# What's everyone using to purch their wheels on?



## Soul boy 68 (Sep 8, 2013)

I'm looking at something better than two long pieces of wood to rest my wheels on when cleaning and coating them. Can you guys share as to what you use to rest your wheels on? I know of wheelie bins but they're a bit cumbersome plus I don't really have much room on my drive to accommodate one among all my other gear.


----------



## MBRuss (Apr 29, 2011)

I use the car, generally. Bolted to the hubs with 5 nice strong bolts, so the wheels don't fall over as I clean them. 

On occasions where I've removed wheels to clean them and apply a coating I've just rested them against a wall, but hold them as I'm actually cleaning them and just rest them against the wall afterwards to rinse.

I don't tend to remove wheels often though - only when applying a ceramic coating to them. All that jacking, undoing and re-torquing isn't doing the wheels, studs and bolts any favours if you're doing it all the time.

Sent from my LYA-L09 using Tapatalk


----------



## Andyblue (Jun 20, 2017)

You could use something like this ?

https://www.sgs-engineering.com/wd2...Iy8LkwKiL5gIVF-DtCh0Spw__EAQYBSABEgLpHvD_BwE#

Something i've thought about...


----------



## Andyblue (Jun 20, 2017)

Or alternately, something like this to lie them flat on - could fix some foam / carpet on to soften the top?

https://www.toolstation.com/roughne...MI9NqXi6mL5gIVDFPTCh0EdASFEAQYAyABEgIHYPD_BwE


----------



## Pauly.22 (Nov 15, 2009)

Try a fold up canvas camping stool


----------



## Ctreanor13 (May 1, 2019)

If you're handy with a welder you could.make something like this (seen on Ammo YouTube channel) https://i.imgur.com/bkxHO5E.jpg


----------



## Soul boy 68 (Sep 8, 2013)

Andyblue said:


> You could use something like this ?
> 
> https://www.sgs-engineering.com/wd2...Iy8LkwKiL5gIVF-DtCh0Spw__EAQYBSABEgLpHvD_BwE#
> 
> Something i've thought about...


That looks like a blinding idea. :thumb:


----------



## WHIZZER (Oct 25, 2005)

this 
https://www.cleanandshiny.co.uk/col...ka-premium-wheel-stand?variant=29366605971554


----------



## Andy from Sandy (May 6, 2011)

I use a very thick rubber door mat to lay the wheels down when washing.

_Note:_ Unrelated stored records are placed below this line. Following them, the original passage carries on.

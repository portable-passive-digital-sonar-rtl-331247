# Passive-sonar front end: delay-and-sum beamformer, bearing-time stream and LOFAR spectrum

A passive sonar only listens. To tell where a noise source is, it combines the
signals of several spaced sensors so that sound from one chosen direction adds
up in phase and sound from other directions partly cancels. Doing that for
many directions at once gives the *bearing-time record* (BTR): how much energy
arrives from each bearing, over time. To tell *what* the source is, the signal
of one bearing is filtered and turned into a spectrum (the LOFAR display).

This RTL is the programmable-logic half of such a system, sized for a small,
portable array:

* a line of **3 sensors, 37.8 cm apart**, each digitised by an AD7476 12-bit
  serial ADC (Digilent Pmod AD1) at **500 kS/s**;
* **16 steered beams** covering the 180° field of the line array, computed in
  parallel by delay-and-sum;
* the 16 beam values streamed to a processor over a **32-bit AXI-Stream**
  master, one BTR vector per frame;
* one beam, chosen by the processor, passed through a **16-tap 20 kHz lowpass
  FIR** and a **64-point FFT**, whose bins are presented for a register
  interface.

It follows the architecture of a thesis on a portable passive-sonar processor
built on a Zynq device (ARM processor plus FPGA fabric). The processor, its
firmware (which formats the results as NMEA-0183 sentences for a display PC),
the register cores and the analog front end are not part of this RTL; their
signals are the top-level ports.

```
             +---------+  tick   +----------+  3 x 12 bit   +--------------------------+
  50 MHz --> | clk_div |-------->| adc_ctrl |--------------->| 16 x delay_sum_angle     |
             +---------+         +----------+   (done)       |  delay_rom (row k)       |
                              sclk/cs_n | ^ sdata[2:0]        |  3 x delay_fifo          |
                                        v |                   |  sum_norm  (mean of 3)   |
                                  3 x AD7476                  +------------+-------------+
                                                                16 beams   |
                         +-------------------------------------------------+
                         |                                                 |
                 +-------v--------+                                 +------v-----+
   intime ------>| axi_serializer |--> m_axis_* (BTR vector)        |  beam_mux  |<-- bearing_sel[3:0]
                 +----------------+                                 +------+-----+
                                                                           |
                                                        +-------------+    |
                                    raw_sample  <-------| fir_lowpass |<---+
                                                        +------+------+
                                                               v
                                                        +-------------+
                                    fft_* bins  <-------|    fft64    |
                                                        +-------------+
```

## Rates and timing

Everything runs on one clock. Its frequency is not fixed by the RTL, but the
defaults assume **50 MHz**: the sample-rate divider toggles its output every 50
cycles, so a sample is taken every 100 cycles (500 kS/s). All slower rates are
clock enables; nothing is clocked by a derived clock. Reset is synchronous and
active high.

| event | cycles (default) |
|---|---|
| sample period (`clk_div` tick to tick) | 100 |
| ADC conversion, start to `done` | 65 (16 SCLK periods of 4 cycles, +1) |
| ADC `done` to beam value | 2 (delay line, then sum) |
| beam to filtered sample (`raw_valid`) | 2 (mux, FIR) |
| last sample of an FFT frame to bin 0 | 194, then 64 bins on consecutive cycles |
| BTR frame (intime = 16) | 16 words + 1 idle cycle |

## Beam steering: the delay table

This is the part that decides what the design computes, so it is worth the
detail. A plane wave from bearing θ (measured from the line of the array)
reaches sensor *m*, at position *m·d*, earlier or later by *m·d·cos θ / c*. To
point a beam at θ, each channel is delayed so that all three line up, and the
three aligned samples are averaged:

    y_k[n] = (1/3) * sum_m x_m[n - D[k][m]]

    D[k][m] = round( fs * d/c * ( m*cos θk - min(0, 2*cos θk) ) )

The `min` term shifts the set so that every delay is non-negative (the sensor
the wavefront reaches last gets delay 0). With fs = 500 kHz, d = 0.378 m and
c = 333 m/s (air; the tests of the original system were done in air) the
largest delay is 1135 samples, about 2.3 ms. For water set `SOUND_MPS` to
1500; the largest delay then drops to 252 samples.

The 16 bearings are θk = 12·k degrees, k = 0..15, i.e. both end-fire
directions (0° and 180°) and 14 in between. The original design only says
"16 angles over a 180° field"; this spacing is this design's choice, and it is
the single place to change if a different grid is wanted (`delay_rom`). The
table is computed at elaboration with `$cos`, from the parameters, so it
follows any change of spacing, rate, sound speed, channel count or beam count:

| k | θ | D[k] (channels 0, 1, 2) | | k | θ | D[k] |
|---|---|---|---|---|---|---|
| 0 | 0° | 0, 568, 1135 | | 8 | 96° | 119, 59, 0 |
| 1 | 12° | 0, 555, 1110 | | 9 | 108° | 351, 175, 0 |
| 2 | 24° | 0, 518, 1037 | | 10 | 120° | 568, 284, 0 |
| 3 | 36° | 0, 459, 918 | | 11 | 132° | 760, 380, 0 |
| 4 | 48° | 0, 380, 760 | | 12 | 144° | 918, 459, 0 |
| 5 | 60° | 0, 284, 568 | | 13 | 156° | 1037, 518, 0 |
| 6 | 72° | 0, 175, 351 | | 14 | 168° | 1110, 555, 0 |
| 7 | 84° | 0, 59, 119 | | 15 | 180° | 1135, 568, 0 |

Things to know when reading the BTR output:

* With only three sensors the beams are broad. Above about 440 Hz in air the
  spacing exceeds half a wavelength and grating lobes appear: at the 1 kHz
  test tone, bearing 9 receives almost as much as the true bearing 5 (see the
  printout of `tb_sonar_top`). For a 1 kHz source at 80° (between bearings 6
  and 7) the response is 0.85 of full power at 84° but 0.95 at 132° and 0.90
  at 0° (`tb_sonar_air_test`): at that frequency in air the BTR alone cannot
  single out the source.
* The averaging (divide by 3) keeps the beam in the 12-bit range and at the
  same scale as one sensor, so a source exactly on a beam appears there
  unchanged.
* Each beam has its own three delay lines, as in the original architecture:
  48 lines of 2048 x 12 bits (1.2 Mbit). One channel of every beam has delay
  0 and its line reduces to a register after synthesis, leaving about
  0.8 Mbit. Sharing one delay line per sensor with 16 read taps would save
  most of this memory; it was not done, to keep the original structure.
* Until a delay line holds `delay` samples after reset it outputs mid-scale
  (2048), so the first 1135 samples (2.3 ms) of the BTR are a start-up
  transient.

## Blocks

**`clk_div`** counts to 50 and toggles `div_out`; `tick` is a one-cycle pulse
on each rising edge and starts an ADC conversion.

**`adc_ctrl`** drives the AD7476 converters. They share SCLK and CS; each has
its own data line. On `start` CS falls and 16 SCLK periods follow (SCLK =
clk/4, 12.5 MHz, within the part's 20 MHz limit). The AD7476 sends four
leading zeros and then the result MSB first, changing its output after each
SCLK falling edge; the controller samples each data line in the cycle in which
it drives SCLK low, i.e. just before the converter moves on. The low 12 bits
of the 16 received go to `data[]` and `done` pulses. A `start` while busy is
ignored (the top asserts that this never happens). The original design used
the board vendor's controller; this one is written from the converter's
serial protocol.

**`delay_rom`** is the table above. **`delay_fifo`** is a circular buffer:
each new sample is written at the write pointer and the output is read
`delay` words behind it, so the delay can change at any time without a flush.
A delay of 0 passes the sample straight through; a delay of DEPTH or more is
flagged by an assertion. **`sum_norm`** adds the three aligned samples and
divides by three (truncating). **`delay_sum_angle`** combines one ROM row,
three delay lines and a `sum_norm` into one beam.

**`axi_serializer`** puts one beam per cycle on the AXI-Stream in the order
0, 1, ..., 15. A frame is `intime` words; `tlast` marks the last one and the
following cycle is idle (`tvalid` low, data 0), after which the next frame
starts again at beam 0. With `intime` = 16 each frame is exactly one BTR
vector. The beam value is zero-extended to 32 bits; all byte strobes are set.
As in the original design **there is no `tready`**: the stream must be taken
one word per cycle (a DMA or FIFO that can always accept). Beams are read as
they are, so a frame can straddle a beam update (once every 100 cycles).

**`beam_mux`** picks the beam for the spectral path from the low 4 bits of
the processor's 32-bit selection word (the other bits are ignored).

**`fir_lowpass`** is a direct-form 16-tap FIR with a 20 kHz cutoff at
500 kS/s. The original coefficients came from a filter-design tool and are not
known; these are a Hamming-windowed sinc computed at elaboration:

    h[n] = 2fc/fs * sinc(2fc/fs * (n - 7.5)) * (0.54 - 0.46 cos(2πn/15)),  n = 0..15

normalised to sum 1 and rounded to 15 fractional bits. All 16 taps are
positive, so unsigned input maps onto unsigned output with unity DC gain; the
result is rounded and clamped to 0..4095. A tone at 125 kHz is attenuated to
under 4 % of its swing. The same filtered signal is the `raw_sample` output
(the "raw received signal" of the selected bearing, for recording or audio).

**`fft64`** transforms consecutive, non-overlapping 64-sample frames. The
original used a generated pipelined FFT core (64 points, 12-bit in, 12-bit
out). Because a sample only arrives every 100 cycles, this implementation is
iterative and small:

1. Input samples (offset binary) are turned into signed values by subtracting
   2048 and collected in a frame buffer.
2. A full frame is copied into a complex work array in bit-reversed order;
   collection of the next frame continues meanwhile.
3. Six radix-2 decimation-in-time stages run, one butterfly per cycle (32 per
   stage, 192 cycles): t = W^k·b, a' = (a + t)/2, b' = (a − t)/2. Halving in
   every stage keeps values inside the input range, so the outputs are
   X[m]/64 and a full-scale tone on one bin reads about ±1024 in that bin and
   its mirror. Twiddles are 14-bit values (12 fractional bits) from `$cos`/`$sin`.
4. The 64 bins are streamed out in natural order with `fft_index`; `fft_last`
   marks bin 63. Bins 33..63 mirror 1..31 (real input).

At 500 kS/s the bins are 7.8 kHz apart, so the 64-point frame resolves
coarse structure of the 0..20 kHz band only. If a frame completes while the
previous one is still waiting for the engine, the waiting frame is dropped
and `fft_overrun` pulses; at the design's rate the engine is idle long before
that (256 busy cycles per 6400-cycle frame).

## Parameters

| parameter (block) | default | meaning |
|---|---|---|
| `N_CH` (top, adc_ctrl, beams) | 3 | sensors / ADC channels |
| `N_ANGLES` (top) | 16 | beams |
| `FIFO_DEPTH` (top) | 2048 | words per delay line (power of two, > largest delay) |
| `DIV_HALF` (top) | 50 | half period of the sample-rate divider, in clock cycles |
| `SCLK_HALF` (top) | 2 | half period of SCLK, in clock cycles |
| `FS_HZ`, `SPACING_M`, `SOUND_MPS` (sonar_pkg, delay_rom) | 500000, 0.378, 333 | steering geometry |
| `FIR_TAPS`, `FIR_FC_HZ` (sonar_pkg) | 16, 20000 | lowpass |
| `FFT_N` (sonar_pkg) | 64 | FFT size |

`sonar_pkg.sv` holds the shared widths and constants. If `DIV_HALF` or the
clock frequency is changed, change `FS_HZ` to the resulting sample rate so
the delay table stays correct; a conversion takes 32·`SCLK_HALF`+1 cycles and
must fit in 2·`DIV_HALF`.

## Where this departs from the original design

Following the original: the chain and its widths (12-bit data, 32-bit stream,
12-bit frame-length input, 32-bit selection word of which 4 bits are used),
3 channels, 16 beams, one delay-sum block per beam with its own delay ROM and
delay lines, the divide-by-50 toggle, the 500 kS/s rate, the serializer's
frame and idle-cycle behaviour without `tready`, a 16-tap 20 kHz lowpass and a
64-point FFT with 12-bit input and output.

This design's own choices:

* one 50 MHz clock with clock enables (the original text is inconsistent about
  the divider's input and output rates; 500 kS/s was kept);
* the bearing grid (12° steps, end-fire included) and the sign convention of
  the delays;
* normalisation by division by 3 (the original says only that the sum is
  normalised back to 12 bits);
* mid-scale output of unprimed delay lines;
* the ADC controller, delay line, FIR and FFT are written here from their
  function; the original used vendor or generated cores for these, so their
  internal timing differs; in particular the FIR coefficients and the FFT's
  scaling (X[m]/64) and rounding are not the original's;
* the FFT converts offset-binary samples to signed ones before transforming.

Not included: the processor, the register cores, the firmware and its
NMEA-0183 output, the PC display, the microphones and preamplifiers, and the
ADC chips (a behavioural model is in `tb/`). The LOFAR window, magnitude and
normalisation steps and the DEMON (envelope) analysis are described as
background in the original but are not part of its implemented hardware, and
are not built here; the FFT bins are complex, and the magnitude is left to
software.

## Simulation

Every block has a self-checking testbench in `tb/` that prints
`TB_RESULT checks=<n> failures=<n>` and stops itself with a watchdog.
With Verilator 5:

```
verilator --binary --timing --assert -Irtl -y rtl -y tb +libext+.sv \
    rtl/sonar_pkg.sv tb/tb_sonar_top.sv --top-module tb_sonar_top
./obj_dir/Vtb_sonar_top
```

Replace `tb_sonar_top` by any other testbench. What they check:

| testbench | checks |
|---|---|
| `tb_clk_div` | half period 50, tick period 100, tick on the rising edge |
| `tb_adc_ctrl` | samples from three AD7476 models, 65-cycle latency, 16 SCLK periods, SCLK rate, start ignored while busy; a 16-channel controller (inputs near mid-scale) alongside |
| `tb_delay_rom` | all 48 table entries against hand-computed values |
| `tb_delay_fifo` | every output against a history, delays 0..2047 changed on the fly, mid-scale while priming |
| `tb_sum_norm` | mean of three, corner values |
| `tb_delay_sum_angle` | beam 3 against a reference model; a plane wave from that bearing is reproduced exactly |
| `tb_beam_mux` | selection by the low 4 bits only |
| `tb_axi_serializer` | frames of 16, 5 and 20 words, `tlast`, idle cycle, reset mid-frame |
| `tb_fir_lowpass` | impulse response = coefficients, random input against a model, DC gain, stopband |
| `tb_fft64` | bins against a direct DFT (±3 LSB), 194-cycle latency, overrun on back-to-back frames |
| `tb_sonar_top` | whole design at its default size: a 1 kHz plane wave from bearing 5 through three ADC models; beam 5 equals the source, every stream word, BTR peak at bearing 5, bearing switch, every FFT frame against a DFT, 100-cycle sample period |
| `tb_sonar_air_test` | whole design, 1 kHz tone from 80° (off the bearing grid, fractional sensor offsets): BTR energy of all 16 bearings against the theoretical array response |

`tb_sonar_top` runs the full-size design (2000 samples, 4 ms of signal) in
about a minute; `tb_sonar_air_test` (3200 samples) takes somewhat longer. `tb/ad7476_model.sv` is a behavioural model of the converter
used by the ADC and top-level testbenches.
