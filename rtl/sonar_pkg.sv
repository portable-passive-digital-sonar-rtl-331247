// sonar_pkg: constants and types shared by the passive-sonar processing chain.
//
// The numbers below are the main configuration: a linear array of three
// microphones, 37.8 cm apart, sampled at 500 kS/s by 12-bit AD7476 converters,
// steered to 16 bearings. Samples are unsigned 12-bit integers throughout the
// beamformer (offset binary, mid-scale 2048 is silence). The speed of sound is
// the in-air value used for the array tests (333 m/s); for water use 1500 m/s.
// The system clock frequency (50 MHz) is this design's own choice: it makes the
// divide-by-100 sample-rate divider give exactly 500 kHz.
package sonar_pkg;
  localparam int SAMPLE_W   = 12;        // ADC resolution and beamformer data width
  localparam int N_CH       = 3;         // array elements = ADC channels
  localparam int N_ANGLES   = 16;        // steering angles (BTR resolution)
  localparam int ANGLE_W    = $clog2(N_ANGLES);
  localparam int DELAY_W    = 12;        // width of one entry of the delay ROM
  localparam int AXIS_W     = 32;        // AXI-Stream data width to the processor
  localparam int INTIME_W   = 12;        // width of the serializer frame-length input
  localparam int FFT_N      = 64;        // FFT size
  localparam int FIR_TAPS   = 16;        // lowpass taps

  localparam int unsigned CLK_HZ     = 50_000_000;
  localparam int unsigned FS_HZ      = 500_000;
  localparam real         SPACING_M  = 0.378;
  localparam real         SOUND_MPS  = 333.0;
  localparam real         FIR_FC_HZ  = 20_000.0;

  typedef logic [SAMPLE_W-1:0] sample_t;
  typedef logic [DELAY_W-1:0]  delay_t;
endpackage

I hold the wheel when applying product and rest it against a wall whilst waiting for the product to do its thing.


----------



## \Rian (Aug 23, 2017)

Foam flooring matt the ones you use to floor a garage with, thy have jigsaw type edges.

I got a pack of 6 for about 7 quid and I also join 3 together when I remove a bumper also but 1 is perfect to rest a wheel on, the ones I braught have hloles in them to allow water to drain

Something like these 

https://www.halfords.com/workshop-tools/garage-equipment/garage-essentials/rolson-6-piece-floor-mat-set-120-x-180cm?cm_mmc=Google+PLA-_-Garage+Equipment-_-Garage+Essentials-_-552101&istCompanyId=b8708c57-7a02-4cf6-b2c0-dc36b54a327e&istFeedId=62b447cf-331e-4fec-a47a-9985ff72d404&istItemId=wxlqmpqq&istBid=tztw&_$ja=tsid:94971|cid:1537737348|agid:57846660479|tid:aud-80976661549la-329586867033|crid:291898457477|nw:g|rnd:5943476036966506590|dvc:c|adp:1o2|mt:|loc:1007149&gclid=CjwKCAiA_f3uBRAmEiwAzPuaM1k9Nb_VU3ecSlgqVSEeZ8mVQT2GgGKCQ-OruZFBN-DfpOJ5EcE5DRoC4UIQAvD_BwE


----------



## Kenan (Sep 7, 2015)

I was thinking of screwing 2 bits of wood together for a wheel to sit in. Got lots kicking round the garage so won't cost me anything, might even make 2 so I can do the wheels in pairs. 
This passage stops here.